[Stored dataset items]
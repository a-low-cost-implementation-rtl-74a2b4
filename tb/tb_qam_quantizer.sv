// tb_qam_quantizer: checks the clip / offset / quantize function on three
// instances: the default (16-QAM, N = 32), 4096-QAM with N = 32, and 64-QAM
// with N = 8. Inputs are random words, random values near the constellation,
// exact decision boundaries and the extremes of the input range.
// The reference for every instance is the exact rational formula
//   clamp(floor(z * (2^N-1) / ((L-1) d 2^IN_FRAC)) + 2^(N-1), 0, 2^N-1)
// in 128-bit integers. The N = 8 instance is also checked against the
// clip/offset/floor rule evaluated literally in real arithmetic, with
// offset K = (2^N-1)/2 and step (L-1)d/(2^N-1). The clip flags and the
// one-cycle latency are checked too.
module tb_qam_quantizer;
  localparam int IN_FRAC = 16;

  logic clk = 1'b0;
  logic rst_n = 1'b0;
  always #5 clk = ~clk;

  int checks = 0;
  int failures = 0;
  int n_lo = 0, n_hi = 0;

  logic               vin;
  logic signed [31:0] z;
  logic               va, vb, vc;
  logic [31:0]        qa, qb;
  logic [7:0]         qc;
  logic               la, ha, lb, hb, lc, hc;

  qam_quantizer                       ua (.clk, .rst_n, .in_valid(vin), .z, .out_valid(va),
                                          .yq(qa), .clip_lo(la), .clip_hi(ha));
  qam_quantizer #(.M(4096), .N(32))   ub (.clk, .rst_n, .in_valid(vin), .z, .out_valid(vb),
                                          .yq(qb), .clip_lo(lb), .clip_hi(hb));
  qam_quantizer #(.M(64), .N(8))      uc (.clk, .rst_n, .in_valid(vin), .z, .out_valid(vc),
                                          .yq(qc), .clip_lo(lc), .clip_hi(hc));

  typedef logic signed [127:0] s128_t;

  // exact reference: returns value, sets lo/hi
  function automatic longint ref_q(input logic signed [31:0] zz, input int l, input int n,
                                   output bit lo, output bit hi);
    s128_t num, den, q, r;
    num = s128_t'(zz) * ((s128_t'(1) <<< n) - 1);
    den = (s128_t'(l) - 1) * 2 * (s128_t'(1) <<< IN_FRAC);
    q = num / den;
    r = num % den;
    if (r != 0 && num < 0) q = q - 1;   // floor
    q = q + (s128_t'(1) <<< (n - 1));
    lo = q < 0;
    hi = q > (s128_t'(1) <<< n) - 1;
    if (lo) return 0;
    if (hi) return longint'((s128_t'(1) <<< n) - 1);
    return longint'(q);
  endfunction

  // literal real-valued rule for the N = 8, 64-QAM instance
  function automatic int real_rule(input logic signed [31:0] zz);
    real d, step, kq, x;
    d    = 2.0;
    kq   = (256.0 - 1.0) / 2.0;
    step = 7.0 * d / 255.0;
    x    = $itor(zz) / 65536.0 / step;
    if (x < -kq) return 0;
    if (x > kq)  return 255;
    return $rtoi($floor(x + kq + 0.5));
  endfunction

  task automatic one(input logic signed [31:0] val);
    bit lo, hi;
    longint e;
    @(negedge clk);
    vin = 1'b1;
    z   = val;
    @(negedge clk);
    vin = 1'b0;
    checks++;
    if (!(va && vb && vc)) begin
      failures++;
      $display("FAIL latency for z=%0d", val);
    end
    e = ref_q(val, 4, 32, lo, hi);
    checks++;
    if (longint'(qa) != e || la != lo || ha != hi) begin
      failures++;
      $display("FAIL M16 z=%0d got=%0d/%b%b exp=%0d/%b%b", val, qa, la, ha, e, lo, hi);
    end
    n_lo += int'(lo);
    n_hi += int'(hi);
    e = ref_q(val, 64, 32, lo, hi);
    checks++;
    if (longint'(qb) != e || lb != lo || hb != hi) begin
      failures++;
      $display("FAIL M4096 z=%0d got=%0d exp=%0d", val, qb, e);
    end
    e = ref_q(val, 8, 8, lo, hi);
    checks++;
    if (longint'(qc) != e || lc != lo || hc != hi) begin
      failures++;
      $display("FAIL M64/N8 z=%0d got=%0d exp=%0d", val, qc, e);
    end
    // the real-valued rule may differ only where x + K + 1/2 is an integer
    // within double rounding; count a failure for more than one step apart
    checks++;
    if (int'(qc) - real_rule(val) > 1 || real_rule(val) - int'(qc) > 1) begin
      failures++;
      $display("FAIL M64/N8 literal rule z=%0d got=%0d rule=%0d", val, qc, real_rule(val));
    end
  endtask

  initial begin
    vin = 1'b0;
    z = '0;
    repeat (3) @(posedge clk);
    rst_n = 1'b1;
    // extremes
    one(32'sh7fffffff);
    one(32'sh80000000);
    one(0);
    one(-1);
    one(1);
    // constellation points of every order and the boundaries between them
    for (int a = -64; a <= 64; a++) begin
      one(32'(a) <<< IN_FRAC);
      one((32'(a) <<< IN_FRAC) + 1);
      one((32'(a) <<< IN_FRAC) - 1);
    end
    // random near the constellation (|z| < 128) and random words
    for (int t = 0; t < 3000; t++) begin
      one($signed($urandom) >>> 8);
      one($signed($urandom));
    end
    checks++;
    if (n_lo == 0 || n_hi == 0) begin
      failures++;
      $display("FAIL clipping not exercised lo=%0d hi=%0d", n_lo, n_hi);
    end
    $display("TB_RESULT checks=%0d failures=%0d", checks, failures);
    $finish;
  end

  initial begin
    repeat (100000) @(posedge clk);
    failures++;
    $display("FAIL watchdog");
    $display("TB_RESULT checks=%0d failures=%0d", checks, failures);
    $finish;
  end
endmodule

• **Action item**
Give back every line of the data exactly as it was written.

• **Your solution**
repository a-low-cost-implementation-rtl-74a2b4
filename tb/tb_qam_quantizer.sv
// tb_qam_quantizer: checks the clip / offset / quantize function on three
// instances: the default (16-QAM, N = 32), 4096-QAM with N = 32, and 64-QAM
// with N = 8. Inputs are random words, random values near the constellation,
// exact decision boundaries and the extremes of the input range.
// The reference for every instance is the exact rational formula
//   clamp(floor(z * (2^N-1) / ((L-1) d 2^IN_FRAC)) + 2^(N-1), 0, 2^N-1)
// in 128-bit integers. The N = 8 instance is also checked against the
// clip/offset/floor rule evaluated literally in real arithmetic, with
// offset K = (2^N-1)/2 and step (L-1)d/(2^N-1). The clip flags and the
// one-cycle latency are checked too.
module tb_qam_quantizer;
  localparam int IN_FRAC = 16;

  logic clk = 1'b0;
  logic rst_n = 1'b0;
  always #5 clk = ~clk;

  int checks = 0;
  int failures = 0;
  int n_lo = 0, n_hi = 0;

  logic               vin;
  logic signed [31:0] z;
  logic               va, vb, vc;
  logic [31:0]        qa, qb;
  logic [7:0]         qc;
  logic               la, ha, lb, hb, lc, hc;

  qam_quantizer                       ua (.clk, .rst_n, .in_valid(vin), .z, .out_valid(va),
                                          .yq(qa), .clip_lo(la), .clip_hi(ha));
  qam_quantizer #(.M(4096), .N(32))   ub (.clk, .rst_n, .in_valid(vin), .z, .out_valid(vb),
                                          .yq(qb), .clip_lo(lb), .clip_hi(hb));
  qam_quantizer #(.M(64), .N(8))      uc (.clk, .rst_n, .in_valid(vin), .z, .out_valid(vc),
                                          .yq(qc), .clip_lo(lc), .clip_hi(hc));

  typedef logic signed [127:0] s128_t;

  // exact reference: returns value, sets lo/hi
  function automatic longint ref_q(input logic signed [31:0] zz, input int l, input int n,
                                   output bit lo, output bit hi);
    s128_t num, den, q, r;
    num = s128_t'(zz) * ((s128_t'(1) <<< n) - 1);
    den = (s128_t'(l) - 1) * 2 * (s128_t'(1) <<< IN_FRAC);
    q = num / den;
    r = num % den;
    if (r != 0 && num < 0) q = q - 1;   // floor
    q = q + (s128_t'(1) <<< (n - 1));
    lo = q < 0;
    hi = q > (s128_t'(1) <<< n) - 1;
    if (lo) return 0;
    if (hi) return longint'((s128_t'(1) <<< n) - 1);
    return longint'(q);
  endfunction

  // literal real-valued rule for the N = 8, 64-QAM instance
  function automatic int real_rule(input logic signed [31:0] zz);
    real d, step, kq, x;
    d    = 2.0;
    kq   = (256.0 - 1.0) / 2.0;
    step = 7.0 * d / 255.0;
    x    = $itor(zz) / 65536.0 / step;
    if (x < -kq) return 0;
    if (x > kq)  return 255;
    return $rtoi($floor(x + kq + 0.5));
  endfunction

  task automatic one(input logic signed [31:0] val);
    bit lo, hi;
    longint e;
    @(negedge clk);
    vin = 1'b1;
    z   = val;
    @(negedge clk);
    vin = 1'b0;
    checks++;
    if (!(va && vb && vc)) begin
      failures++;
      $display("FAIL latency for z=%0d", val);
    end
    e = ref_q(val, 4, 32, lo, hi);
    checks++;
    if (longint'(qa) != e || la != lo || ha != hi) begin
      failures++;
      $display("FAIL M16 z=%0d got=%0d/%b%b exp=%0d/%b%b", val, qa, la, ha, e, lo, hi);
    end
    n_lo += int'(lo);
    n_hi += int'(hi);
    e = ref_q(val, 64, 32, lo, hi);
    checks++;
    if (longint'(qb) != e || lb != lo || hb != hi) begin
      failures++;
      $display("FAIL M4096 z=%0d got=%0d exp=%0d", val, qb, e);
    end
    e = ref_q(val, 8, 8, lo, hi);
    checks++;
    if (longint'(qc) != e || lc != lo || hc != hi) begin
      failures++;
      $display("FAIL M64/N8 z=%0d got=%0d exp=%0d", val, qc, e);
    end
    // the real-valued rule may differ only where x + K + 1/2 is an integer
    // within double rounding; count a failure for more than one step apart
    checks++;
    if (int'(qc) - real_rule(val) > 1 || real_rule(val) - int'(qc) > 1) begin
      failures++;
      $display("FAIL M64/N8 literal rule z=%0d got=%0d rule=%0d", val, qc, real_rule(val));
    end
  endtask

  initial begin
    vin = 1'b0;
    z = '0;
    repeat (3) @(posedge clk);
    rst_n = 1'b1;
    // extremes
    one(32'sh7fffffff);
    one(32'sh80000000);
    one(0);
    one(-1);
    one(1);
    // constellation points of every order and the boundaries between them
    for (int a = -64; a <= 64; a++) begin
      one(32'(a) <<< IN_FRAC);
      one((32'(a) <<< IN_FRAC) + 1);
      one((32'(a) <<< IN_FRAC) - 1);
    end
    // random near the constellation (|z| < 128) and random words
    for (int t = 0; t < 3000; t++) begin
      one($signed($urandom) >>> 8);
      one($signed($urandom));
    end
    checks++;
    if (n_lo == 0 || n_hi == 0) begin
      failures++;
      $display("FAIL clipping not exercised lo=%0d hi=%0d", n_lo, n_hi);
    end
    $display("TB_RESULT checks=%0d failures=%0d", checks, failures);
    $finish;
  end

  initial begin
    repeat (100000) @(posedge clk);
    failures++;
    $display("FAIL watchdog");
    $display("TB_RESULT checks=%0d failures=%0d", checks, failures);
    $finish;
  end
endmodule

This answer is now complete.